YOUR ASSIGNMENT
Give again only those lines from the start of the entries through the line holding "block is read", leaving them as they are.

(Source records)
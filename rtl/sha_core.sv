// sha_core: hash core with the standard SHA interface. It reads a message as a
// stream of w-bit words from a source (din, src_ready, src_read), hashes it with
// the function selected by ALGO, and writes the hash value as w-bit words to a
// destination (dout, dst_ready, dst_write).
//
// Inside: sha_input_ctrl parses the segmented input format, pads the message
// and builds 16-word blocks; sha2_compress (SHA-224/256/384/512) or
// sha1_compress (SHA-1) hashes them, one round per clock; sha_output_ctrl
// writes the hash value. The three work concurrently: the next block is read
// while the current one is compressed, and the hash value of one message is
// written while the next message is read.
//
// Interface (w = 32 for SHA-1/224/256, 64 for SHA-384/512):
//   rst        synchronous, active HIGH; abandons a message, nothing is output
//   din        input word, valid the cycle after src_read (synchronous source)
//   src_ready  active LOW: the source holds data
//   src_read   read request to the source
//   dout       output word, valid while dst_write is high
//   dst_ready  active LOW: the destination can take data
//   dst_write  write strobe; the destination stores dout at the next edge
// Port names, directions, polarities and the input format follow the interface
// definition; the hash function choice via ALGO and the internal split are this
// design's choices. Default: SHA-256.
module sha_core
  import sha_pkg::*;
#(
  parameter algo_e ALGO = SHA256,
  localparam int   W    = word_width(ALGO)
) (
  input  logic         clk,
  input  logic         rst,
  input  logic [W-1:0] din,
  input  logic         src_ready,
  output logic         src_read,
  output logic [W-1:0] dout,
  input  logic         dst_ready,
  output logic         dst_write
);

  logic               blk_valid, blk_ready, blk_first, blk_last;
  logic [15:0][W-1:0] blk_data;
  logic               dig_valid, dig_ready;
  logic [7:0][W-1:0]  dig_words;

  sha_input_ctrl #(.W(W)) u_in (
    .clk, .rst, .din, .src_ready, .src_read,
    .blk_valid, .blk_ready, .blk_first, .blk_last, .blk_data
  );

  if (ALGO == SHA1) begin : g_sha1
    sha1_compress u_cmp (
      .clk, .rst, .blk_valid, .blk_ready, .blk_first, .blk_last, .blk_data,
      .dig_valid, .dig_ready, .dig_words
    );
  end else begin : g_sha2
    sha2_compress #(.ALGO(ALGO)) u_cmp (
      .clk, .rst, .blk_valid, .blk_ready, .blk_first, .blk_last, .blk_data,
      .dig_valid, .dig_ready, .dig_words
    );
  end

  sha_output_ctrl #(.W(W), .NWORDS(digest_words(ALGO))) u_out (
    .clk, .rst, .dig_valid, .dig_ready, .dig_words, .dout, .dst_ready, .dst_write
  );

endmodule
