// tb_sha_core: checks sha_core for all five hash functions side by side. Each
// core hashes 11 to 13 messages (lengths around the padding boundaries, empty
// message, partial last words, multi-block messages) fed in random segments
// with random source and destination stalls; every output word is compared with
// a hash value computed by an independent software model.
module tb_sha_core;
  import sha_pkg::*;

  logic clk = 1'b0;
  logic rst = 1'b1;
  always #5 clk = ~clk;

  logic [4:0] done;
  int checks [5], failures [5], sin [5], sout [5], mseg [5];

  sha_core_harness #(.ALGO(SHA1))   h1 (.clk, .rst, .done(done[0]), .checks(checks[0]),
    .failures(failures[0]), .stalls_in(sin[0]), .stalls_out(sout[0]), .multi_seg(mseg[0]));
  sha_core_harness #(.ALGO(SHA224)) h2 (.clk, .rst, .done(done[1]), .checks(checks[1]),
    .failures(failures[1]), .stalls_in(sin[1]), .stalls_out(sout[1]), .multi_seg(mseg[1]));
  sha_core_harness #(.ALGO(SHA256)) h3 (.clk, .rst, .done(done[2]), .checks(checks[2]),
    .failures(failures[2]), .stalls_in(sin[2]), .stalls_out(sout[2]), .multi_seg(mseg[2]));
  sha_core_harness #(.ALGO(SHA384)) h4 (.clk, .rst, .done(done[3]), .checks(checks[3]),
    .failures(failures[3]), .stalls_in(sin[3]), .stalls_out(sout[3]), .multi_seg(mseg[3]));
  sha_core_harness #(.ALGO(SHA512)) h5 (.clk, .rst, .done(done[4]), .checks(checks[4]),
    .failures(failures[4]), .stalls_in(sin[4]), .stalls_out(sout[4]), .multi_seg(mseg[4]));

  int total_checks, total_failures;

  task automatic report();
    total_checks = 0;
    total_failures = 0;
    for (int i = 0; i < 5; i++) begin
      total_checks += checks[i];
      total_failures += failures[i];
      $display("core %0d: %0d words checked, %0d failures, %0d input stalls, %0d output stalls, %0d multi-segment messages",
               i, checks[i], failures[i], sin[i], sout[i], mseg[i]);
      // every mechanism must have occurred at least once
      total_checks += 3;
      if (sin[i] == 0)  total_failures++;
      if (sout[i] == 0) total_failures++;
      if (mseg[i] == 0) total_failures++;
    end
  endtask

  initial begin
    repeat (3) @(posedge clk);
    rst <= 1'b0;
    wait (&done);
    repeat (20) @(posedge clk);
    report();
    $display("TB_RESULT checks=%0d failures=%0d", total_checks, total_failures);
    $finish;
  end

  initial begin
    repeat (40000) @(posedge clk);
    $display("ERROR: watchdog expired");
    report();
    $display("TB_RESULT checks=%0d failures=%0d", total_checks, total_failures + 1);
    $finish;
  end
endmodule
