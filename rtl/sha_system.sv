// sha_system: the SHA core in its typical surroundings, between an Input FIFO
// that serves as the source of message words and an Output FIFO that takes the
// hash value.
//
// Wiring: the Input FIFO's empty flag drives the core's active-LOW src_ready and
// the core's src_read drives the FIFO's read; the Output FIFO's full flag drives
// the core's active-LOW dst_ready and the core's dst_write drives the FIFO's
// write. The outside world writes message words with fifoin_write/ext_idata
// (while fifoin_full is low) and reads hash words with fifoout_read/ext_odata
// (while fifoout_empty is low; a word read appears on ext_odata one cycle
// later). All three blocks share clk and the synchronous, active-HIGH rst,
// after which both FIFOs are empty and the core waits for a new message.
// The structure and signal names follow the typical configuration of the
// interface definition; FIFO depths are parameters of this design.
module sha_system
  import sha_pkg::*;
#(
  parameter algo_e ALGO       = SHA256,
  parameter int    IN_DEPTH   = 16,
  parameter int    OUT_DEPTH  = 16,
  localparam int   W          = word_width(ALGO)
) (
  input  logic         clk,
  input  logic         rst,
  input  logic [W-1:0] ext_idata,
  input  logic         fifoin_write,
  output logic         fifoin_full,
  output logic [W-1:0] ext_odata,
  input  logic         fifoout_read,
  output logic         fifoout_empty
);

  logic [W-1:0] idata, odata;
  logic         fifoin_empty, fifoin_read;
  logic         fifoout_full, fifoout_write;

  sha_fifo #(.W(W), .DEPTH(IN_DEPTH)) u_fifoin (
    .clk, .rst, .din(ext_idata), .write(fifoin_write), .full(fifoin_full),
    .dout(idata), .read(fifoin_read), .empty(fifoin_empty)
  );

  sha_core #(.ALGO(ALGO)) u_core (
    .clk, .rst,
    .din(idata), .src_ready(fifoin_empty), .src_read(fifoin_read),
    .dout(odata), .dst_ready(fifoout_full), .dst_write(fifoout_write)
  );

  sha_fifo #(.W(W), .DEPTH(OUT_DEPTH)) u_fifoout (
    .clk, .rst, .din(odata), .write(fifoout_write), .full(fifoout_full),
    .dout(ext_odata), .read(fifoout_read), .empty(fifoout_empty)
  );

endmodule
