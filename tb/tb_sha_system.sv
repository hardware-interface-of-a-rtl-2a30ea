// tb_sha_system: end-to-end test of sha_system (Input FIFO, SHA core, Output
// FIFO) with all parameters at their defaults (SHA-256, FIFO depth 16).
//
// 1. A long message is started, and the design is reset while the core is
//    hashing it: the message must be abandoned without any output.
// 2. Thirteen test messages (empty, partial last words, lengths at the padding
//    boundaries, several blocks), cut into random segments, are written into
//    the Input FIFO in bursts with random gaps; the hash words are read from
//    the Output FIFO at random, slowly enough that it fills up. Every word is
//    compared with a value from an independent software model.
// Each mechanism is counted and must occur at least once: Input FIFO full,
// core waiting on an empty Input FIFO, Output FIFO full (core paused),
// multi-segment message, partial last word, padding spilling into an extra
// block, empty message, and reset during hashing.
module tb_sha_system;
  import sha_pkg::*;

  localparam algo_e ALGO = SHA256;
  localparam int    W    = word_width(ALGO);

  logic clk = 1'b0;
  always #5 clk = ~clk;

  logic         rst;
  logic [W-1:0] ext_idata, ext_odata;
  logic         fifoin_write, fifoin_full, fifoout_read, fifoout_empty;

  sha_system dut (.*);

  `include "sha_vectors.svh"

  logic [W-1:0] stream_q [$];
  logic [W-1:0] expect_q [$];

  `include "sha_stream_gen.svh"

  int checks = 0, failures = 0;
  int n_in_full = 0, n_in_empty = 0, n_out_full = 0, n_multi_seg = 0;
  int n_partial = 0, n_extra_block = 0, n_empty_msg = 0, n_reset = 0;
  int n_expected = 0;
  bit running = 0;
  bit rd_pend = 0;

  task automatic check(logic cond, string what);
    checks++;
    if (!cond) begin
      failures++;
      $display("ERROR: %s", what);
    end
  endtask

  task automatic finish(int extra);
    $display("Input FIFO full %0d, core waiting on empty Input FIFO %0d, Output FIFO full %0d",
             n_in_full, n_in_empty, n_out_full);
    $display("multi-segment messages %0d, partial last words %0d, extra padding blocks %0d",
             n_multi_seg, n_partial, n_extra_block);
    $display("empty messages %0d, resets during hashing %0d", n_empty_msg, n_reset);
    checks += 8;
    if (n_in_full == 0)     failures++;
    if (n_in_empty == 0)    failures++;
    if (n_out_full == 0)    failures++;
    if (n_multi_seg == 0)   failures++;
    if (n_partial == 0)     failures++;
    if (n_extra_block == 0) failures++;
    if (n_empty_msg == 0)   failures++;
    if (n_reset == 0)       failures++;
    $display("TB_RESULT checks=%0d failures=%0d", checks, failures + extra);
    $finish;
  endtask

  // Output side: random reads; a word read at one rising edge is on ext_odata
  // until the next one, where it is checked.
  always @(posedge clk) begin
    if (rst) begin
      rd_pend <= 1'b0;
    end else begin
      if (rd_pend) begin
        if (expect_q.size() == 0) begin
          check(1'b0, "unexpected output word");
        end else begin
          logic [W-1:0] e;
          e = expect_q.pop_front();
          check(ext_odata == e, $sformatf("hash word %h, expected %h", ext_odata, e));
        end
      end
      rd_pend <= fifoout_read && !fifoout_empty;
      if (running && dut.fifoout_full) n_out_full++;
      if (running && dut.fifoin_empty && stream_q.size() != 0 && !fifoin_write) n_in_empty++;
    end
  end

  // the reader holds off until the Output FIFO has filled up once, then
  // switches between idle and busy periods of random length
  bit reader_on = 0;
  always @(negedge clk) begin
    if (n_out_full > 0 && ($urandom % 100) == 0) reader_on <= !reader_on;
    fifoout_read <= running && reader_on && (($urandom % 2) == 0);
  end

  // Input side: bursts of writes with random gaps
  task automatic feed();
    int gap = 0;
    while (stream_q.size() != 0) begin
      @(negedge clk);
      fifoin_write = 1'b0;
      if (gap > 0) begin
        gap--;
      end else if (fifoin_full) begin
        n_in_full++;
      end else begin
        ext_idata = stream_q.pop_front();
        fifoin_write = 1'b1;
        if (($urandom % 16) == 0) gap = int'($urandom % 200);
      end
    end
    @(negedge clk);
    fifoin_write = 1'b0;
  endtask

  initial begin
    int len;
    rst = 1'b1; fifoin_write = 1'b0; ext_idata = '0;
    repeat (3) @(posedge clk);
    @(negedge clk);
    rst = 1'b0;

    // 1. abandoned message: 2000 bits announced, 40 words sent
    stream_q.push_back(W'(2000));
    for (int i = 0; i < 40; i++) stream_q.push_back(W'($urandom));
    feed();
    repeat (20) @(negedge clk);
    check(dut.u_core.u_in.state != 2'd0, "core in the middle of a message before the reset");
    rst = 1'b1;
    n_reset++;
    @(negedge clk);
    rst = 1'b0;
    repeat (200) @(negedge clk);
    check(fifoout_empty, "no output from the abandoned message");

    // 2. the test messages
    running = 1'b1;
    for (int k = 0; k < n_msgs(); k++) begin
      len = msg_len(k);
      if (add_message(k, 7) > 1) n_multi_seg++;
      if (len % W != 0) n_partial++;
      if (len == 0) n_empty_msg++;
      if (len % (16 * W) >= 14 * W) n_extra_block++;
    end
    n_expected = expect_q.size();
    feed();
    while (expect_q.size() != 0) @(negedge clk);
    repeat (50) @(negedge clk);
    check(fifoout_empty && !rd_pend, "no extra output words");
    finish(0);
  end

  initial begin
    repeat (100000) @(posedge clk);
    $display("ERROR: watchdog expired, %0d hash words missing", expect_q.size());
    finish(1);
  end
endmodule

FINISHED TASK
filename rtl/sha_core.sv
// sha_core: hash core with the standard SHA interface. It reads a message as a
// stream of w-bit words from a source (din, src_ready, src_read), hashes it with
// the function selected by ALGO, and writes the hash value as w-bit words to a
// destination (dout, dst_ready, dst_write).
//
// Inside: sha_input_ctrl parses the segmented input format, pads the message
// and builds 16-word blocks; sha2_compress (SHA-224/256/384/512) or
// sha1_compress (SHA-1) hashes them, one round per clock; sha_output_ctrl
// writes the hash value. The three work concurrently: the next block is read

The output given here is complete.